Your answer is every line of the material below in which the string "cout" occurs.

* THE DATA *
Segment Open
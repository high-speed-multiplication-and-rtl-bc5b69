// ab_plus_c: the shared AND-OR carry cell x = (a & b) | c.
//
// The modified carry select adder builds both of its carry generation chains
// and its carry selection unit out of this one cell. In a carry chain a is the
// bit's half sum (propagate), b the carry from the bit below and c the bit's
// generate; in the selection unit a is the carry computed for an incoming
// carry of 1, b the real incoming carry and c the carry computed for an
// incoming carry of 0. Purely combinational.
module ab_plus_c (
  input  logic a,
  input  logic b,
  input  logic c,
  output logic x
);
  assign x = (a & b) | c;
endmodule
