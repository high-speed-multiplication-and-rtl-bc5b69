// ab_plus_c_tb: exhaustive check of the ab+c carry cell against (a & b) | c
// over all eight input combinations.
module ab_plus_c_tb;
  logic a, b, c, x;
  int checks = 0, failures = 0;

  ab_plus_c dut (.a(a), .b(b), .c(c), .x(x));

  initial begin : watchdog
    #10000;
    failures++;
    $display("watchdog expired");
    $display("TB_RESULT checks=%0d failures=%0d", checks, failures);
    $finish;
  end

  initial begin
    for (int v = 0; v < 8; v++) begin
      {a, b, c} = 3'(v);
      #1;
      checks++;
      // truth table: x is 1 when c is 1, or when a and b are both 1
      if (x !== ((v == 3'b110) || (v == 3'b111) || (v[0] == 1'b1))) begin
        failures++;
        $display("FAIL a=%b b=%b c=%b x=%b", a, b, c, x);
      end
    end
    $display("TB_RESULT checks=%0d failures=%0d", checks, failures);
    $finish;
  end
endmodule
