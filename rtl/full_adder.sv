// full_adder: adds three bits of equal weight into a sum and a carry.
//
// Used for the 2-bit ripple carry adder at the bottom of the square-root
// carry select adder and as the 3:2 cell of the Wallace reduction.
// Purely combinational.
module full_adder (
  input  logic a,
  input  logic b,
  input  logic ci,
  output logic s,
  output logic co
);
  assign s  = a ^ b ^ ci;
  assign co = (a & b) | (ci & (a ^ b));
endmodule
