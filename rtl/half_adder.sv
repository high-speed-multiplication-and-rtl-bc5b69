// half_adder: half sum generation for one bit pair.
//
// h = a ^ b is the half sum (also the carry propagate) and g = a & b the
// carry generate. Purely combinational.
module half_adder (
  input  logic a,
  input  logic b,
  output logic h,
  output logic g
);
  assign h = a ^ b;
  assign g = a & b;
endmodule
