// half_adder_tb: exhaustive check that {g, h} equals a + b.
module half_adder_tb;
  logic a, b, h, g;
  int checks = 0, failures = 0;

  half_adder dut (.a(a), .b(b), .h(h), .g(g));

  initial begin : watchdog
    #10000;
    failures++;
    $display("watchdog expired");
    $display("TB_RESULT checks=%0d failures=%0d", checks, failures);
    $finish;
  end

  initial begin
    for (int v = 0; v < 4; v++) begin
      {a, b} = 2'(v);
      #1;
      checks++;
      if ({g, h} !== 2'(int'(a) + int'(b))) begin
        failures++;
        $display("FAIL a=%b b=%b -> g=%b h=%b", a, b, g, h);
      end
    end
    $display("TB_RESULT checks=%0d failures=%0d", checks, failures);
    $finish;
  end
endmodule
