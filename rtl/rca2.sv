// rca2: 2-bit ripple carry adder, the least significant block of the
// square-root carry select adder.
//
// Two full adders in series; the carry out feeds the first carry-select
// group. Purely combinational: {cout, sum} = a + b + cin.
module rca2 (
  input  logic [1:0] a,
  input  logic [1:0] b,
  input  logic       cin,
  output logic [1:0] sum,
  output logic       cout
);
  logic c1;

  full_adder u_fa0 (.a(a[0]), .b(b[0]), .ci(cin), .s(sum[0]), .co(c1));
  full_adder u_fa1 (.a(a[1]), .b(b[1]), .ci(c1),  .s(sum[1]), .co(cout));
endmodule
Segment Closed
* PROBLEM SOLUTION *
// group. Purely combinational: {cout, sum} = a + b + cin.
  output logic       cout
  full_adder u_fa1 (.a(a[1]), .b(b[1]), .ci(c1),  .s(sum[1]), .co(cout));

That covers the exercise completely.